Segment Start: RECORDS FOR THE TASK

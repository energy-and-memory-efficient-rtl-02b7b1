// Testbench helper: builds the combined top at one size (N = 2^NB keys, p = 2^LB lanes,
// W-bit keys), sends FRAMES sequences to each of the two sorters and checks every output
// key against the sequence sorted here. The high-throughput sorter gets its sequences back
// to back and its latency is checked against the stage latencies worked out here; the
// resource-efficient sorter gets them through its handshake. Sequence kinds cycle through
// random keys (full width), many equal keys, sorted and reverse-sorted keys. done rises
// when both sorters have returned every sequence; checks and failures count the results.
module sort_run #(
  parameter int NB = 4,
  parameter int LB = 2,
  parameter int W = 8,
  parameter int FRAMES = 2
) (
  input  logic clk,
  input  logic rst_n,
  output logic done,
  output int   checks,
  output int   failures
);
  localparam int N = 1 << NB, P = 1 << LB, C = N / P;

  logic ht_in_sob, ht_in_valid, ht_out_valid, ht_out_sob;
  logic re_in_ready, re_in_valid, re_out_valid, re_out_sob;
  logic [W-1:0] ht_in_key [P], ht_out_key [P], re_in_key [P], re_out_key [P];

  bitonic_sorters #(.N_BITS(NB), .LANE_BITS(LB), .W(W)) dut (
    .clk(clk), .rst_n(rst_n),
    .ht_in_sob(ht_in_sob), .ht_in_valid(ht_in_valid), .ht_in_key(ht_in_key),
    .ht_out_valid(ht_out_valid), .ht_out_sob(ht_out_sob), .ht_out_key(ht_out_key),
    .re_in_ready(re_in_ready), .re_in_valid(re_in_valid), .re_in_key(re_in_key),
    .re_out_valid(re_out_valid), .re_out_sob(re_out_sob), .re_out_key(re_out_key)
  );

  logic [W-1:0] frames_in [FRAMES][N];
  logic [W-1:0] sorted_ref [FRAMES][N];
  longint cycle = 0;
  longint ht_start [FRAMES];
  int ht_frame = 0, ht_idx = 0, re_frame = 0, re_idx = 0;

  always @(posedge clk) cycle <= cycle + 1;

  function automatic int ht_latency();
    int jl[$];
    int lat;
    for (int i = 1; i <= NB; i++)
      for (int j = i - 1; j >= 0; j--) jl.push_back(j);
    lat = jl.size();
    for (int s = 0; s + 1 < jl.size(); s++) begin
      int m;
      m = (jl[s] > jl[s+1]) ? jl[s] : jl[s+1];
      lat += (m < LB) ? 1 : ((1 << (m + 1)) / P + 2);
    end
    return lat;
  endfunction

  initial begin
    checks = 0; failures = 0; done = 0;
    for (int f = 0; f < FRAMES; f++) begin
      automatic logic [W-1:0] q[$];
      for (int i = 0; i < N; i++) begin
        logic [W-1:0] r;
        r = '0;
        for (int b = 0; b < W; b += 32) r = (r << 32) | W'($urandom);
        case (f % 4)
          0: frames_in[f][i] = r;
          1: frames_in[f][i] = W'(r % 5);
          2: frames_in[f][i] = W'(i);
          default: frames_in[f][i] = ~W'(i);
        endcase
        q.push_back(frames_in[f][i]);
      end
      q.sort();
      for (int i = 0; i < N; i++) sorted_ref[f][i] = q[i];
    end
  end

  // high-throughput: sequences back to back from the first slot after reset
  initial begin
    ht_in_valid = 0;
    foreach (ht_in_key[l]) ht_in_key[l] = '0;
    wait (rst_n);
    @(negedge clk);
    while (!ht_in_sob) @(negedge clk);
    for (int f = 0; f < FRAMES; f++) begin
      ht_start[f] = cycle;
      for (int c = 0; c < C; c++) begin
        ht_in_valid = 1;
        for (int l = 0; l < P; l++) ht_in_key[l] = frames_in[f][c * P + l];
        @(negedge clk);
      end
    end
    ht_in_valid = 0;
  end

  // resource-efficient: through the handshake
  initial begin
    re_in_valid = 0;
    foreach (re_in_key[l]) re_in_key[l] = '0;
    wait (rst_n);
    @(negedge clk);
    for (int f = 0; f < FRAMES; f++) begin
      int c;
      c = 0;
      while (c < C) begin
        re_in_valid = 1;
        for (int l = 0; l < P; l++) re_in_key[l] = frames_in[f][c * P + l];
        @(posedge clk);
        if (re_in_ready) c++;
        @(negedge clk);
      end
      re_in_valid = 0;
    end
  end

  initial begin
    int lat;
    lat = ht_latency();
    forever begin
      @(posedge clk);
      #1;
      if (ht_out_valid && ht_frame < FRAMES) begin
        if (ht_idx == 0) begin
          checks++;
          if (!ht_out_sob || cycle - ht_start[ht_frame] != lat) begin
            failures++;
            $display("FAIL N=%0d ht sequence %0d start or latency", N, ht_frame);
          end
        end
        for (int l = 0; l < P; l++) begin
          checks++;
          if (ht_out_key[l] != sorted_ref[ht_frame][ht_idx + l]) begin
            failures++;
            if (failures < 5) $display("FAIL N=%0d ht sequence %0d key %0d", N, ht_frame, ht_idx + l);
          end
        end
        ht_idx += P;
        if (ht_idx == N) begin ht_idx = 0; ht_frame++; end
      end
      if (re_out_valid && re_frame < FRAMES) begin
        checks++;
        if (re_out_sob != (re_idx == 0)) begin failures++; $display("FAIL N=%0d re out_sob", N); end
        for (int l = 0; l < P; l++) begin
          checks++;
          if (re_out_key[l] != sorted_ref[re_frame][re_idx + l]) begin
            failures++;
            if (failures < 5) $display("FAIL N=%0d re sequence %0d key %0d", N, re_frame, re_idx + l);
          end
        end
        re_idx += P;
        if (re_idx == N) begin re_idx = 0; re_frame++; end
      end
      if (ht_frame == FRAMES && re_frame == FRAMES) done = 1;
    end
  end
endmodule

Segment End: RECORDS FOR THE TASK

▸ PROMPT: Return all of the data above, keeping every line exactly as it appears.

▸ RESPONSE TO THE TASK:
repository energy-and-memory-efficient-rtl-02b7b1
// Testbench helper: builds the combined top at one size (N = 2^NB keys, p = 2^LB lanes,
// W-bit keys), sends FRAMES sequences to each of the two sorters and checks every output
// key against the sequence sorted here. The high-throughput sorter gets its sequences back
// to back and its latency is checked against the stage latencies worked out here; the
// resource-efficient sorter gets them through its handshake. Sequence kinds cycle through
// random keys (full width), many equal keys, sorted and reverse-sorted keys. done rises
// when both sorters have returned every sequence; checks and failures count the results.
module sort_run #(
  parameter int NB = 4,
  parameter int LB = 2,
  parameter int W = 8,
  parameter int FRAMES = 2
) (
  input  logic clk,
  input  logic rst_n,
  output logic done,
  output int   checks,
  output int   failures
);
  localparam int N = 1 << NB, P = 1 << LB, C = N / P;

  logic ht_in_sob, ht_in_valid, ht_out_valid, ht_out_sob;
  logic re_in_ready, re_in_valid, re_out_valid, re_out_sob;
  logic [W-1:0] ht_in_key [P], ht_out_key [P], re_in_key [P], re_out_key [P];

  bitonic_sorters #(.N_BITS(NB), .LANE_BITS(LB), .W(W)) dut (
    .clk(clk), .rst_n(rst_n),
    .ht_in_sob(ht_in_sob), .ht_in_valid(ht_in_valid), .ht_in_key(ht_in_key),
    .ht_out_valid(ht_out_valid), .ht_out_sob(ht_out_sob), .ht_out_key(ht_out_key),
    .re_in_ready(re_in_ready), .re_in_valid(re_in_valid), .re_in_key(re_in_key),
    .re_out_valid(re_out_valid), .re_out_sob(re_out_sob), .re_out_key(re_out_key)
  );

  logic [W-1:0] frames_in [FRAMES][N];
  logic [W-1:0] sorted_ref [FRAMES][N];
  longint cycle = 0;
  longint ht_start [FRAMES];
  int ht_frame = 0, ht_idx = 0, re_frame = 0, re_idx = 0;

  always @(posedge clk) cycle <= cycle + 1;

  function automatic int ht_latency();
    int jl[$];
    int lat;
    for (int i = 1; i <= NB; i++)
      for (int j = i - 1; j >= 0; j--) jl.push_back(j);
    lat = jl.size();
    for (int s = 0; s + 1 < jl.size(); s++) begin
      int m;
      m = (jl[s] > jl[s+1]) ? jl[s] : jl[s+1];
      lat += (m < LB) ? 1 : ((1 << (m + 1)) / P + 2);
    end
    return lat;
  endfunction

  initial begin
    checks = 0; failures = 0; done = 0;
    for (int f = 0; f < FRAMES; f++) begin
      automatic logic [W-1:0] q[$];
      for (int i = 0; i < N; i++) begin
        logic [W-1:0] r;
        r = '0;
        for (int b = 0; b < W; b += 32) r = (r << 32) | W'($urandom);
        case (f % 4)
          0: frames_in[f][i] = r;
          1: frames_in[f][i] = W'(r % 5);
          2: frames_in[f][i] = W'(i);
          default: frames_in[f][i] = ~W'(i);
        endcase
        q.push_back(frames_in[f][i]);
      end
      q.sort();
      for (int i = 0; i < N; i++) sorted_ref[f][i] = q[i];
    end
  end

  // high-throughput: sequences back to back from the first slot after reset
  initial begin
    ht_in_valid = 0;
    foreach (ht_in_key[l]) ht_in_key[l] = '0;
    wait (rst_n);
    @(negedge clk);
    while (!ht_in_sob) @(negedge clk);
    for (int f = 0; f < FRAMES; f++) begin
      ht_start[f] = cycle;
      for (int c = 0; c < C; c++) begin
        ht_in_valid = 1;
        for (int l = 0; l < P; l++) ht_in_key[l] = frames_in[f][c * P + l];
        @(negedge clk);
      end
    end
    ht_in_valid = 0;
  end

  // resource-efficient: through the handshake
  initial begin
    re_in_valid = 0;
    foreach (re_in_key[l]) re_in_key[l] = '0;
    wait (rst_n);
    @(negedge clk);
    for (int f = 0; f < FRAMES; f++) begin
      int c;
      c = 0;
      while (c < C) begin
        re_in_valid = 1;
        for (int l = 0; l < P; l++) re_in_key[l] = frames_in[f][c * P + l];
        @(posedge clk);
        if (re_in_ready) c++;
        @(negedge clk);
      end
      re_in_valid = 0;
    end
  end

  initial begin
    int lat;
    lat = ht_latency();
    forever begin
      @(posedge clk);
      #1;
      if (ht_out_valid && ht_frame < FRAMES) begin
        if (ht_idx == 0) begin
          checks++;
          if (!ht_out_sob || cycle - ht_start[ht_frame] != lat) begin
            failures++;
            $display("FAIL N=%0d ht sequence %0d start or latency", N, ht_frame);
          end
        end
        for (int l = 0; l < P; l++) begin
          checks++;
          if (ht_out_key[l] != sorted_ref[ht_frame][ht_idx + l]) begin
            failures++;
            if (failures < 5) $display("FAIL N=%0d ht sequence %0d key %0d", N, ht_frame, ht_idx + l);
          end
        end
        ht_idx += P;
        if (ht_idx == N) begin ht_idx = 0; ht_frame++; end
      end
      if (re_out_valid && re_frame < FRAMES) begin
        checks++;
        if (re_out_sob != (re_idx == 0)) begin failures++; $display("FAIL N=%0d re out_sob", N); end
        for (int l = 0; l < P; l++) begin
          checks++;
          if (re_out_key[l] != sorted_ref[re_frame][re_idx + l]) begin
            failures++;
            if (failures < 5) $display("FAIL N=%0d re sequence %0d key %0d", N, re_frame, re_idx + l);
          end
        end
        re_idx += P;
        if (re_idx == N) begin re_idx = 0; re_frame++; end
      end
      if (ht_frame == FRAMES && re_frame == FRAMES) done = 1;
    end
  end
endmodule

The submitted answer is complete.